Atoms are governed by the strange laws of quantum physics—they can communicate across long distances, teleport, and perform myriad other acts that sound straight out of science fiction. But although we’re made up of atoms, we can’t do any of that stuff. We’re governed by the laws of classical, or Newtonian, physics, where there’s no teleporting allowed.
How many atoms have to get together for classical physics to take over? Many physicists would dearly like to know, and, in an effort to suss out just when the change-over happens, have set up numerous experiments in which they watch for signs of quantum behavior in ever-larger objects, from molecules to nanoscale slivers of metal. But a paper published this week in Science takes the cake. Researchers report that they have observed entanglement in two three-millimeter-wide diamonds.

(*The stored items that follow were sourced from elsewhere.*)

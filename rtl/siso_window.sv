// siso_window: max-log-MAP soft-in/soft-out decoder for one window.
//
// One of the P parallel window processors of the turbo decoder. It decodes a
// window of up to WMAX trellis steps of the 8-state constituent code in two
// passes, following the split into memories and data path of a windowed MAP
// decoder:
//   forward pass  - takes one step per valid input (systematic value, parity
//                   value, a-priori value), keeps the branch-metric inputs in
//                   a branch-metric memory and the forward state metrics
//                   (alpha) in a state-metric memory, and runs the alpha
//                   recursion;
//   backward pass - runs the beta recursion from the window end back to its
//                   start, one step per cycle, and at each step combines
//                   alpha, the branch metrics and beta into the a-posteriori
//                   LLR. It outputs the extrinsic value (LLR minus systematic
//                   and a-priori input) and the hard decision for that step.
// Max-log-MAP: every log-sum is replaced by a maximum. Branch metric of a
// transition with input bit u and parity bit p:
//     gamma = u*(sys + apr) + p*par
// State metrics are normalised each step by subtracting their maximum and
// are saturated to SM_W bits; the extrinsic output saturates to EXT_W bits.
//
// Window edges (this design's choice, the original window set-up is not
// published): the forward recursion starts in state 0 when 'alpha_known' is
// set (the first window of a block: the encoders start in state 0) and from
// equal metrics otherwise; the backward recursion always starts from equal
// metrics, since blocks are not terminated and window ends are unknown.
//
// Interface and timing: pulse 'start' with 'win_len' (L) and 'alpha_known'.
// Then give L inputs with 'in_valid' (gaps allowed), for t = 0 .. L-1. One
// cycle after the last input, the backward pass puts out one result per
// cycle for t = L-1 down to 0 ('out_valid', 'out_t'); 'busy' stays high
// until the last one. A window therefore takes 2L cycles; the first
// extrinsic value appears L cycles after the first input.
module siso_window
  import turbo_pkg::*;
#(
  parameter int unsigned WMAX = 108       // largest window length
) (
  input  logic                        clk,
  input  logic                        rst_n,
  input  logic                        start,
  input  logic [$clog2(WMAX+1)-1:0]   win_len,
  input  logic                        alpha_known,
  input  logic                        in_valid,
  input  logic signed [LLR_W-1:0]     sys,
  input  logic signed [LLR_W-1:0]     par,
  input  logic signed [EXT_W-1:0]     apr,
  output logic                        out_valid,
  output logic [$clog2(WMAX)-1:0]     out_t,
  output logic signed [EXT_W-1:0]     ext,
  output logic                        hard,
  output logic                        busy
);

  localparam int unsigned AW = $clog2(WMAX);
  localparam int unsigned LUW = (EXT_W > LLR_W ? EXT_W : LLR_W) + 1;

  typedef logic signed [SM_W-1:0] sm_t;
  typedef logic signed [19:0]     wide_t;
  typedef enum logic [1:0] {S_IDLE, S_FWD, S_BWD} st_e;

  st_e                  st;
  logic [AW:0]          len;
  logic [AW-1:0]        fcnt, bcnt;
  sm_t                  alpha [NSTATES];
  sm_t                  beta  [NSTATES];

  // level-2 memories of this window: branch-metric inputs and forward metrics
  logic signed [LUW-1:0]   bm_u [WMAX];
  logic signed [LLR_W-1:0] bm_p [WMAX];
  sm_t                     amem [WMAX][NSTATES];

  // ---------------- forward recursion (combinational step) ----------------
  logic signed [LUW-1:0] lu_in;
  sm_t                   alpha_nx [NSTATES];

  function automatic wide_t gamma(logic u, logic p, logic signed [LUW-1:0] lu,
                                  logic signed [LLR_W-1:0] lp);
    wide_t g;
    g = '0;
    if (u) g = g + wide_t'(lu);
    if (p) g = g + wide_t'(lp);
    return g;
  endfunction

  always_comb begin
    wide_t acc [NSTATES];
    wide_t mx;
    state_t ns;
    wide_t cand;
    lu_in = LUW'(sys) + LUW'(apr);
    for (int s = 0; s < NSTATES; s++) acc[s] = -(wide_t'(1) <<< 18);
    for (int s = 0; s < NSTATES; s++) begin
      for (int u = 0; u < 2; u++) begin
        ns   = rsc_next(state_t'(s), u[0]);
        cand = wide_t'(alpha[s]) + gamma(u[0], rsc_parity(state_t'(s), u[0]), lu_in, par);
        if (cand > acc[ns]) acc[ns] = cand;
      end
    end
    mx = acc[0];
    for (int s = 1; s < NSTATES; s++) if (acc[s] > mx) mx = acc[s];
    for (int s = 0; s < NSTATES; s++) alpha_nx[s] = sm_t'(sat16(acc[s] - mx, SM_W));
  end

  // ------------- backward recursion and soft output (combinational) -------
  logic signed [LUW-1:0]   lu_b;
  logic signed [LLR_W-1:0] lp_b;
  sm_t                     beta_nx [NSTATES];
  wide_t                   llr;

  always_comb begin
    wide_t m1, m0, cand, bcand, mx;
    wide_t bacc [NSTATES];
    state_t ns;
    logic p;
    lu_b = bm_u[bcnt];
    lp_b = bm_p[bcnt];
    m1 = -(wide_t'(1) <<< 18);
    m0 = -(wide_t'(1) <<< 18);
    for (int s = 0; s < NSTATES; s++) begin
      bacc[s] = -(wide_t'(1) <<< 18);
      for (int u = 0; u < 2; u++) begin
        ns    = rsc_next(state_t'(s), u[0]);
        p     = rsc_parity(state_t'(s), u[0]);
        bcand = gamma(u[0], p, lu_b, lp_b) + wide_t'(beta[ns]);
        cand  = wide_t'(amem[bcnt][s]) + bcand;
        if (bcand > bacc[s]) bacc[s] = bcand;
        if (u == 1) begin
          if (cand > m1) m1 = cand;
        end else begin
          if (cand > m0) m0 = cand;
        end
      end
    end
    llr = m1 - m0;
    mx = bacc[0];
    for (int s = 1; s < NSTATES; s++) if (bacc[s] > mx) mx = bacc[s];
    for (int s = 0; s < NSTATES; s++) beta_nx[s] = sm_t'(sat16(bacc[s] - mx, SM_W));
  end

  assign out_valid = (st == S_BWD);
  assign out_t     = bcnt;
  assign ext       = EXT_W'(sat16(llr - wide_t'(lu_b), EXT_W));
  assign hard      = (llr > 0);
  assign busy      = (st != S_IDLE);

  // ---------------------------- sequencing --------------------------------
  always_ff @(posedge clk or negedge rst_n) begin
    if (!rst_n) begin
      st   <= S_IDLE;
      len  <= '0;
      fcnt <= '0;
      bcnt <= '0;
      for (int s = 0; s < NSTATES; s++) begin
        alpha[s] <= '0;
        beta[s]  <= '0;
      end
    end else begin
      case (st)
        S_IDLE: if (start) begin
          st   <= S_FWD;
          len  <= (AW+1)'(win_len);
          fcnt <= '0;
          for (int s = 0; s < NSTATES; s++)
            alpha[s] <= (alpha_known && s != 0) ? -(sm_t'(1) <<< (SM_W - 2)) : '0;
        end
        S_FWD: if (in_valid) begin
          for (int s = 0; s < NSTATES; s++) alpha[s] <= alpha_nx[s];
          if ((AW+1)'(fcnt) == len - 1'b1) begin
            st   <= S_BWD;
            bcnt <= fcnt;
            for (int s = 0; s < NSTATES; s++) beta[s] <= '0;
          end else begin
            fcnt <= fcnt + 1'b1;
          end
        end
        S_BWD: begin
          for (int s = 0; s < NSTATES; s++) beta[s] <= beta_nx[s];
          if (bcnt == '0) st <= S_IDLE;
          else            bcnt <= bcnt - 1'b1;
        end
        default: st <= S_IDLE;
      endcase
    end
  end

  // memories: written during the forward pass, no reset needed
  always_ff @(posedge clk) begin
    if (st == S_FWD && in_valid) begin
      bm_u[fcnt] <= lu_in;
      bm_p[fcnt] <= par;
      for (int s = 0; s < NSTATES; s++) amem[fcnt][s] <= alpha[s];
    end
  end

endmodule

Entanglement is one of the stranger properties of quantum objects. Entangled items are intimately linked, so that whatever happens to one of them somehow (we don’t know how) affects the other. For a technical explanation of how the experiment worked, check out John Matson’s coverage at Scientific American, but, in essence, the researchers set the diamonds vibrating and then poked them with a laser so they would emit a packet of vibrational energy. They were able to show that the packet did not come from one diamond or the other but from both, a sign that entanglement was at work. And what’s more, the diamonds were at room temperature, a real oddity in a field where most objects have to be supercooled or put in other extreme situations for quantum properties to be observed. Although the entanglement didn’t last long (only 7 picoseconds), the fact that it was in large objects at normal temperatures is pretty cool.